A double rainbow over Tullaghan Bay

Keats accused Newton of destroying all the poetry of the rainbow ‘by reducing it to the prismatic colours’. When I first started to notice the rainbows of Tullaghanbaun, part of me didn’t want to see the poetry drowned in a storm of science and angles of reflection and refraction. Isn’t it enough to know that the rainbow comes and goes, I thought, not a thing in itself but a fleeting relationship between me and the sun?

No, it’s not enough. Familiarity breeds not contempt, but curiosity. I began to ask myself why so many bridges to nowhere here, in this land of no promise?

The physics is fairly straightforward. It needs to be, for me to understand it. When light moves from one medium into another where its speed is different, the light ray is bent, or refracted. Because different wavelengths are bent to different extents, the light separates: red bends less sharply than violet, and this refraction is what creates a spectrum of colours.

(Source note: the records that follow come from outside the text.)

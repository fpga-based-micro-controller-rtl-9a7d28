// tb_vmcore_cfg: self-checking test of the configuration controller.
//
// A 40-byte bit-stream at flash address 0x123 is sent to the FPGA
// configuration-port model. The test checks: the nconfig pulse, that every
// byte arrives in order and least significant bit first, the number of
// clocks per byte (RD_CLKS + 8 dclk periods), that the flash is read only
// inside the bit-stream's address range, and that the bus is released and
// done is set at the end. A second run makes the FPGA report an error after
// byte 10: the controller must restart and then succeed. A third run never
// raises conf_done: the controller must stop with error set.
module tb_vmcore_cfg;
  localparam int NB = 40, RD = 2, DH = 1;
  localparam logic [27:0] BASE = 28'h123;

  logic clk = 0, rst_n = 0;
  logic bus_own, ce_n, oe_n, nconfig, nstatus, dclk, data0, conf_done, done, error;
  logic [27:0] addr;
  logic [7:0]  flash [1024];
  logic [7:0]  din;
  logic        block_done = 1'b0;   // hold conf_done low in the third run
  logic        m_nstatus, m_conf_done;
  int checks = 0, failures = 0;

  vmcore_cfg #(.CFG_BYTES(NB), .CFG_BASE(BASE), .NCFG_CLKS(4), .RD_CLKS(RD), .DCLK_HALF(DH),
               .INIT_CLKS(16), .RETRIES(3)) dut (
    .clk, .rst_n, .bus_own, .sfr_addr(addr), .sfr_ce_n(ce_n), .sfr_oe_n(oe_n), .sfr_din(din),
    .nconfig, .nstatus, .dclk, .data0, .conf_done, .done, .error);

  vmcore_fpga_cfg_model #(.NBYTES(NB), .NSTATUS_DLY(100ns)) u_fpga (
    .nconfig, .nstatus(m_nstatus), .dclk, .data0, .conf_done(m_conf_done));

  assign nstatus   = m_nstatus;
  assign conf_done = m_conf_done && !block_done;
  assign din       = flash[addr[9:0]];

  always #5 clk = ~clk;

  task automatic check(input bit ok, input string what);
    checks++;
    if (!ok) begin failures++; if (failures < 10) $display("FAIL @%0t: %s", $time, what); end
  endtask

  // flash reads stay inside the bit-stream
  int bad_reads = 0, reads_during_done = 0;
  always @(posedge clk) if (rst_n && !ce_n) begin
    if (addr < BASE || addr >= BASE + NB) bad_reads++;
    if (done) reads_during_done++;
  end

  initial begin : watchdog
    #2ms;
    failures++;
    $display("TB_RESULT checks=%0d failures=%0d", checks, failures);
    $finish;
  end

  task automatic run_check(input string tag, input int exp_nconfigs);
    check(done && !error && !bus_own, {tag, ": done, bus released"});
    check(u_fpga.bytes_q.size() == NB, $sformatf("%s: %0d bytes received", tag, u_fpga.bytes_q.size()));
    for (int i = 0; i < NB && i < u_fpga.bytes_q.size(); i++)
      check(u_fpga.bytes_q[i] == flash[BASE[9:0] + 10'(i)],
            $sformatf("%s: byte %0d = %02x, expected %02x", tag, i, u_fpga.bytes_q[i], flash[BASE[9:0] + 10'(i)]));
    check(u_fpga.nconfigs == exp_nconfigs, $sformatf("%s: %0d nconfig pulses", tag, u_fpga.nconfigs));
    check(bad_reads == 0, {tag, ": flash reads outside the bit-stream"});
  endtask

  initial begin
    time t0, t1;
    for (int i = 0; i < 1024; i++) flash[i] = 8'($urandom);
    // run 1: clean configuration, with timing
    repeat (3) @(posedge clk);
    rst_n = 1;
    // nconfig is low from reset and for NCFG_CLKS clocks after it
    check(nconfig == 1'b0, "nconfig low after reset");
    t0 = $time;
    wait (nconfig == 1'b1);
    check(($time - t0) >= 30 && ($time - t0) <= 40, $sformatf("nconfig low for %0t after reset", $time - t0));
    wait (u_fpga.bytes_q.size() == 1);
    t0 = $time;
    wait (u_fpga.bytes_q.size() == 2);
    t1 = $time;
    check((t1 - t0) == (RD + 8 * 2 * DH) * 10, $sformatf("one byte every %0t", t1 - t0));
    wait (done || error);
    repeat (20) @(posedge clk);
    run_check("run 1", 1);
    check(reads_during_done == 0 && ce_n && oe_n, "run 1: no flash access after done");

    // run 2: the FPGA flags an error at byte 10, the controller retries
    rst_n = 0;
    u_fpga.nconfigs = 0;
    for (int i = 0; i < 1024; i++) flash[i] = 8'($urandom);
    u_fpga.fail_at = 10;
    repeat (3) @(posedge clk);
    rst_n = 1;
    wait (done || error);
    repeat (5) @(posedge clk);
    run_check("run 2", 2);

    // run 3: conf_done never rises
    rst_n = 0;
    block_done = 1'b1;
    repeat (3) @(posedge clk);
    rst_n = 1;
    wait (done || error);
    repeat (5) @(posedge clk);
    check(error && !done && !bus_own, "run 3: error without conf_done");
    check(u_fpga.extra_clks == 16 && u_fpga.bytes_q.size() == NB,
          $sformatf("run 3: all bytes sent, then %0d init clocks", u_fpga.extra_clks));

    $display("TB_RESULT checks=%0d failures=%0d", checks, failures);
    $finish;
  end
endmodule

As light hits the ‘front’ of a droplet of rain it is refracted and separated: instead of passing straight through, some of this refracted light is then reflected from the ‘back’ of the droplet, which acts as a mirror of sorts. And as the light bounces in the general direction of its source, it is refracted once more as it leaves the medium of the water and re-enters the air, and so it separates further. This process of refraction, reflection and refraction is what creates a primary rainbow. The secondary bow, outside the primary and always dimmer than its companion, is caused by light reflecting not once, but twice, bouncing across the back of the droplet before exiting. That second reflection is the reason why the colours are reversed in the secondary.

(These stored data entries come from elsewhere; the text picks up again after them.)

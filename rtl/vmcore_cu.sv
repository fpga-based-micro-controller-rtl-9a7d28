// vmcore_cu: VMCore control unit.
//
// The control unit decodes the instruction in the IR into the control word
// ctrl (multiplexer selects for A_mux, B_mux, the FR read and write address,
// the ALU operation, write enables, PC source, stack and address-register
// controls), keeps the machine-cycle timing, sequences the multi-cycle
// instructions, decides skips and accepts interrupts. It also drives the
// SFR control bus.
//
// Timing. A machine cycle (MC) is CLK_PER_MC clocks; mc_en is high in its
// last clock, and every architectural register of the core changes only at
// that edge. The source design runs a 20 MHz clock with a 250 ns machine
// cycle, hence the default of 5. One instruction executes per MC, with the
// next one prefetched in parallel, except:
//   * DSZ, TBSS, TBSC take a second MC when they skip: the prefetched word is
//     replaced by a NOP (bubble);
//   * MOV AR0,Rn takes 4 MCs and MOV AR1,Rn 2 MCs: IR_H and the PC hold,
//     IR_L counts through Rn, Rn+1, ... and one address-register byte is
//     loaded per MC (step gives its number).
// SFR bus: during an MC that reads the flash, ce_n and oe_n are low for the
// whole MC and the data is taken at the closing edge; during an MC that
// writes it, the core drives the data bus for the whole MC and we_n is low
// from the second to the last-but-one clock, so address and data are
// stable around the we_n pulse (CLK_PER_MC must be at least 3).
//
// Interrupts: an interrupt is taken at the end of an MC when IEN (INTCR.0) is
// set and an enabled source is active (UART byte received, UART transmitter
// idle, MADM decoder buffer empty). The word about to be fetched is not
// loaded; its address is pushed on the PC stack, fetching continues at the
// vector and IEN is cleared. RETI sets IEN again. On a GOTO the interrupt is
// taken too, and the GOTO's target is pushed, so a program that waits in a
// jump loop can be interrupted. An interrupt waits while the current
// instruction uses the stack itself (CALL, RET, RETI), during a taken skip,
// and in the middle of a multi-cycle load.
//
// From the source design: the instruction set, the cycle counts, the skip
// behaviour, IEN and RETI, the four PC sources. Chosen here: the opcode
// numbers, which instructions change which flags (the document only says
// that the (R2) moves leave SR alone; here every data-transfer instruction
// except those and the address-register group updates Z, arithmetic also C,
// INC/DEC/DSZ only Z), the interrupt sources and enable bits, the vector and
// the bubble-based skip.
module vmcore_cu
  import vmcore_pkg::*;
#(
  parameter int unsigned CLK_PER_MC = 5
) (
  input  logic        clk,
  input  logic        rst_n,
  input  logic [15:0] ir,
  input  logic        alu_z,      // DSZ: result is zero
  input  logic        sf,         // skip flag from the ALU
  input  logic [7:0]  intcr,
  input  logic        irq_rx,     // UART byte received
  input  logic        irq_tx,     // UART transmitter idle
  input  logic        irq_madm,   // MADM decoder wants data
  output ctrl_t       ctrl,       // decoded control word
  output seq_t        seq,        // skip and interrupt decisions
  output logic        mc_en,      // last clock of the machine cycle
  output logic [1:0]  step,       // step of a multi-cycle instruction
  output logic        sfr_ce_n,
  output logic        sfr_oe_n,
  output logic        sfr_we_n,
  output logic        sfr_drive   // core drives the SFR data bus
);

  if (CLK_PER_MC < 3) begin : g_bad_mc
    $error("CLK_PER_MC must be at least 3");
  end

  localparam int unsigned PH_W = $clog2(CLK_PER_MC);
  logic [PH_W-1:0] phase;

  always_ff @(posedge clk or negedge rst_n) begin
    if (!rst_n)                                phase <= '0;
    else if (phase == PH_W'(CLK_PER_MC - 1))  phase <= '0;
    else                                       phase <= phase + 1'b1;
  end
  assign mc_en = (phase == PH_W'(CLK_PER_MC - 1));

  fmt_e  fmt;
  opc_e  opc;
  bop_e  bop;
  assign fmt = fmt_e'(ir[15:14]);
  assign opc = opc_e'(ir[13:8]);
  assign bop = bop_e'(ir[13:11]);

  logic skip, flow, is_goto, irq;
  ctrl_t c;

  always_comb begin
    c         = '0;
    c.alu_op  = ALU_PASS;
    c.a_sel   = AMUX_ACC;
    c.b_sel   = BMUX_DOUT;
    c.ra_sel  = RA_IRL;
    c.wa_sel  = WA_IRL;
    c.fetch_sel = FETCH_PC;
    skip      = 1'b0;
    flow      = 1'b0;
    is_goto   = 1'b0;
    unique case (fmt)
      FMT_OP: begin
        unique case (opc)
          // ------------------------------------------------ data transfer
          OP_MOV_A_RN:    begin c.wa_sel = WA_ACC; c.fr_we = 1; c.fr_rd = 1; c.z_we = 1; end
          OP_MOV_RN_A:    begin c.alu_op = ALU_ADD; c.b_sel = BMUX_ZERO; c.fr_we = 1; c.z_we = 1; end
          OP_MOV_A_IMM:   begin c.b_sel = BMUX_IMM; c.wa_sel = WA_ACC; c.fr_we = 1; c.z_we = 1; end
          OP_MOV_R0_IMM:  begin c.b_sel = BMUX_IMM; c.wa_sel = WA_R0;  c.fr_we = 1; c.z_we = 1; end
          OP_MOV_RN_IR0:  begin c.ra_sel = RA_R0_FR;  c.fr_we = 1; c.fr_rd = 1; c.z_we = 1; end
          OP_MOV_RN_IR0M: begin c.ra_sel = RA_R0_RAM; c.fr_we = 1; c.fr_rd = 1; c.z_we = 1; end
          OP_MOV_IR0_RN:  begin c.wa_sel = WA_R0_FR;  c.fr_we = 1; c.fr_rd = 1; c.z_we = 1; end
          OP_MOV_IR0M_RN: begin c.wa_sel = WA_R0_RAM; c.fr_we = 1; c.fr_rd = 1; c.z_we = 1; end
          OP_MOV_RN_IR1A: begin c.ra_sel = RA_R1A;    c.fr_we = 1; c.fr_rd = 1; c.z_we = 1; end
          OP_MOV_RN_IR2:  begin c.ra_sel = RA_R2_RAM; c.fr_we = 1; c.fr_rd = 1; end
          OP_MOV_IR2_RN:  begin c.wa_sel = WA_R2_RAM; c.fr_we = 1; c.fr_rd = 1; end
          OP_CLR:         begin c.alu_op = ALU_ZERO; c.fr_we = 1; c.z_we = 1; end
          // --------------------------------------------------- arithmetic
          OP_ADD_A_RN:  begin c.alu_op = ALU_ADD; c.wa_sel = WA_ACC; c.fr_we = 1; c.fr_rd = 1; c.c_we = 1; c.z_we = 1; end
          OP_ADDC_A_RN: begin c.alu_op = ALU_ADC; c.wa_sel = WA_ACC; c.fr_we = 1; c.fr_rd = 1; c.c_we = 1; c.z_we = 1; end
          OP_ADD_A_IMM: begin c.alu_op = ALU_ADD; c.b_sel = BMUX_IMM; c.wa_sel = WA_ACC; c.fr_we = 1; c.c_we = 1; c.z_we = 1; end
          OP_ADD_RN_A:  begin c.alu_op = ALU_ADD; c.fr_we = 1; c.fr_rd = 1; c.c_we = 1; c.z_we = 1; end
          OP_ADDC_RN_A: begin c.alu_op = ALU_ADC; c.fr_we = 1; c.fr_rd = 1; c.c_we = 1; c.z_we = 1; end
          OP_SUB_A_RN:  begin c.alu_op = ALU_SUB; c.wa_sel = WA_ACC; c.fr_we = 1; c.fr_rd = 1; c.c_we = 1; c.z_we = 1; end
          OP_SUBC_A_RN: begin c.alu_op = ALU_SBC; c.wa_sel = WA_ACC; c.fr_we = 1; c.fr_rd = 1; c.c_we = 1; c.z_we = 1; end
          OP_SUB_A_IMM: begin c.alu_op = ALU_SUB; c.b_sel = BMUX_IMM; c.wa_sel = WA_ACC; c.fr_we = 1; c.c_we = 1; c.z_we = 1; end
          OP_SUB_RN_A:  begin c.alu_op = ALU_SUB; c.fr_we = 1; c.fr_rd = 1; c.c_we = 1; c.z_we = 1; end
          OP_SUBC_RN_A: begin c.alu_op = ALU_SBC; c.fr_we = 1; c.fr_rd = 1; c.c_we = 1; c.z_we = 1; end
          OP_CMP_A_RN:  begin c.alu_op = ALU_SUB; c.fr_rd = 1; c.c_we = 1; c.z_we = 1; end
          OP_CMP_A_IMM: begin c.alu_op = ALU_SUB; c.b_sel = BMUX_IMM; c.c_we = 1; c.z_we = 1; end
          OP_INC:       begin c.alu_op = ALU_INC; c.a_sel = AMUX_DOUT; c.fr_we = 1; c.fr_rd = 1; c.z_we = 1; end
          OP_DEC:       begin c.alu_op = ALU_DEC; c.a_sel = AMUX_DOUT; c.fr_we = 1; c.fr_rd = 1; c.z_we = 1; end
          OP_DSZ:       begin c.alu_op = ALU_DEC; c.a_sel = AMUX_DOUT; c.fr_we = 1; c.fr_rd = 1; c.z_we = 1;
                              skip = alu_z; end
          // -------------------------------------------------------- logic
          OP_AND_A_RN:  begin c.alu_op = ALU_AND; c.wa_sel = WA_ACC; c.fr_we = 1; c.fr_rd = 1; c.z_we = 1; end
          OP_AND_A_IMM: begin c.alu_op = ALU_AND; c.b_sel = BMUX_IMM; c.wa_sel = WA_ACC; c.fr_we = 1; c.z_we = 1; end
          OP_OR_A_RN:   begin c.alu_op = ALU_OR;  c.wa_sel = WA_ACC; c.fr_we = 1; c.fr_rd = 1; c.z_we = 1; end
          OP_OR_A_IMM:  begin c.alu_op = ALU_OR;  c.b_sel = BMUX_IMM; c.wa_sel = WA_ACC; c.fr_we = 1; c.z_we = 1; end
          OP_XOR_A_RN:  begin c.alu_op = ALU_XOR; c.wa_sel = WA_ACC; c.fr_we = 1; c.fr_rd = 1; c.z_we = 1; end
          OP_XOR_A_IMM: begin c.alu_op = ALU_XOR; c.b_sel = BMUX_IMM; c.wa_sel = WA_ACC; c.fr_we = 1; c.z_we = 1; end
          OP_NOT:       begin c.alu_op = ALU_NOT; c.fr_we = 1; c.fr_rd = 1; c.z_we = 1; end
          OP_ROL:       begin c.alu_op = ALU_ROL; c.fr_we = 1; c.fr_rd = 1; c.c_we = 1; c.z_we = 1; end
          OP_ROR:       begin c.alu_op = ALU_ROR; c.fr_we = 1; c.fr_rd = 1; c.c_we = 1; c.z_we = 1; end
          // ------------------------------------------------------ control
          OP_RET:       begin c.fetch_sel = FETCH_PULL; c.pull = 1; flow = 1; end
          OP_RETI:      begin c.fetch_sel = FETCH_PULL; c.pull = 1; c.ien_set = 1; flow = 1; end
          OP_CWDT:      c.wdt_clr = 1;
          // -------------------------------- address register data transfer
          OP_MOV_RN_AR0:   begin c.b_sel = BMUX_DBUS; c.fr_we = 1; c.sfr_rd = 1; end
          OP_MOV_RN_AR0I:  begin c.b_sel = BMUX_DBUS; c.fr_we = 1; c.sfr_rd = 1; c.ar0_inc = 1; end
          OP_MOV_RN_AR1:   begin c.b_sel = BMUX_DBUS; c.fr_we = 1; c.sfr_rd = 1; c.ar1_shift = 1; c.addr_ar1 = 1; end
          OP_MOV_AR0_RN:   begin c.fr_rd = 1; c.ar0_load = 1; c.ar_idx = step;
                                 c.hold = (step != 2'd3); c.ir_count = c.hold; end
          OP_MOV_AR1_RN:   begin c.fr_rd = 1; c.ar1_load = 1; c.ar_idx = step;
                                 c.hold = (step != 2'd1); c.ir_count = c.hold; end
          OP_MOV_AR0M_RN:  begin c.fr_rd = 1; c.sfr_wr = 1; end
          OP_MOV_AR0IM_RN: begin c.fr_rd = 1; c.sfr_wr = 1; c.ar0_inc = 1; end
          default: ;  // NOP and unassigned codes
        endcase
      end
      FMT_BIT: begin
        c.fr_rd = 1;
        unique case (bop)
          BOP_SETB: begin c.alu_op = ALU_SETB; c.fr_we = 1; end
          BOP_CLRB: begin c.alu_op = ALU_CLRB; c.fr_we = 1; end
          BOP_TBSS: skip = sf;
          BOP_TBSC: skip = !sf;
          BOP_LDBF: c.bf_we = 1;
          default: ;
        endcase
      end
      FMT_CALL: begin c.fetch_sel = FETCH_ABS; c.push = 1; flow = 1; end
      FMT_GOTO: begin c.fetch_sel = FETCH_ABS; flow = 1; is_goto = 1; end
    endcase

  end

  always_comb begin
    seq           = '0;
    seq.fetch_sel = c.fetch_sel;
    seq.push      = c.push;
    seq.bubble    = skip;
    irq = intcr[INT_IEN] &&
          ((irq_rx && intcr[INT_EUR]) || (irq_tx && intcr[INT_EUT]) || (irq_madm && intcr[INT_EMD]));
    if (irq && (!flow || is_goto) && !skip && !c.hold) begin
      seq.fetch_sel = FETCH_INT;
      seq.push      = 1'b1;
      seq.ien_clr   = 1'b1;
      seq.int_taken = 1'b1;
      seq.push_abs  = is_goto;
    end
  end

  assign ctrl = c;

  always_ff @(posedge clk or negedge rst_n) begin
    if (!rst_n)     step <= '0;
    else if (mc_en) step <= c.hold ? step + 2'd1 : 2'd0;
  end

  // SFR control bus
  logic we_window;
  assign we_window = (phase != '0) && (phase != PH_W'(CLK_PER_MC - 1));
  assign sfr_ce_n  = !(c.sfr_rd || c.sfr_wr);
  assign sfr_oe_n  = !c.sfr_rd;
  assign sfr_we_n  = !(c.sfr_wr && we_window);
  assign sfr_drive = c.sfr_wr;

endmodule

A secondary bow is always there in a theoretical sort of way, but it is usually too faint to be visible unless the primary is bright. Even more theoretical are the tertiary rainbow, the product of three internal reflections; and the quaternary, the product of four. Because light is lost with each reflection, it is rare for these to be visible with the naked eye. Both were photographed for the first time in history in 2011, and three years later a quinary rainbow was observed and photographed in New Mexico appearing in Alexander’s dark band, between the primary and secondary, so faint that even with enhanced imaging you’d be hard put to see it.

In normal circumstances, the most you can hope for is a double rainbow, and the only way to see either a single or a double is to have the sun behind you and rain in front of you. The best time of day is early or late, because the lower the sun is in the sky, the more rainbow you see. Think of a rainbow as the edge of a disc of light, the centre of which is diametrically opposed to the sun in the sky. So as the sun rises, more of this disc sinks below the observer’s horizon, and when the sun reaches a certain height it vanishes altogether. ‘The noonday-bow is therefore best seen “smiling in a winter’s day”,’ said Constable, ‘as in the summer after the sun has passed a certain altitude, a rainbow cannot appear.’

So you need sun for a rainbow. You also need rain: the clue is in the name. And there is plenty of rain here. In most months of the year, it rains on most days in Erris. But the curious thing is that the rain rarely lasts for more than a few minutes, and the showers are so localised that I watch them coming, sweeping in across the bog with that striped, jagged look that the sky has as clouds break under the weight of water. Or they creep over the Nephin Begs, covering their peaks in white to tumble down the mountainside and race towards me across the bay.

These localised showers bring Tullaghan its rainbows. The sun shines at my back and the sky turns dark and suddenly, for a moment there is Bifröst linking earth and heaven, there is God’s covenant. There is the poetry.

A rain shower moving down the bay

[For my explanation of how rainbows work, I’ve drawn on The Rainbow Bridge: Rainbows in Art, Myth and Science, by Raymond L. Lee and Alistair B. Fraser (Pennsylvania State University Press, 2001). Needless to say, if I’ve got it wrong the fault is mine and not theirs.]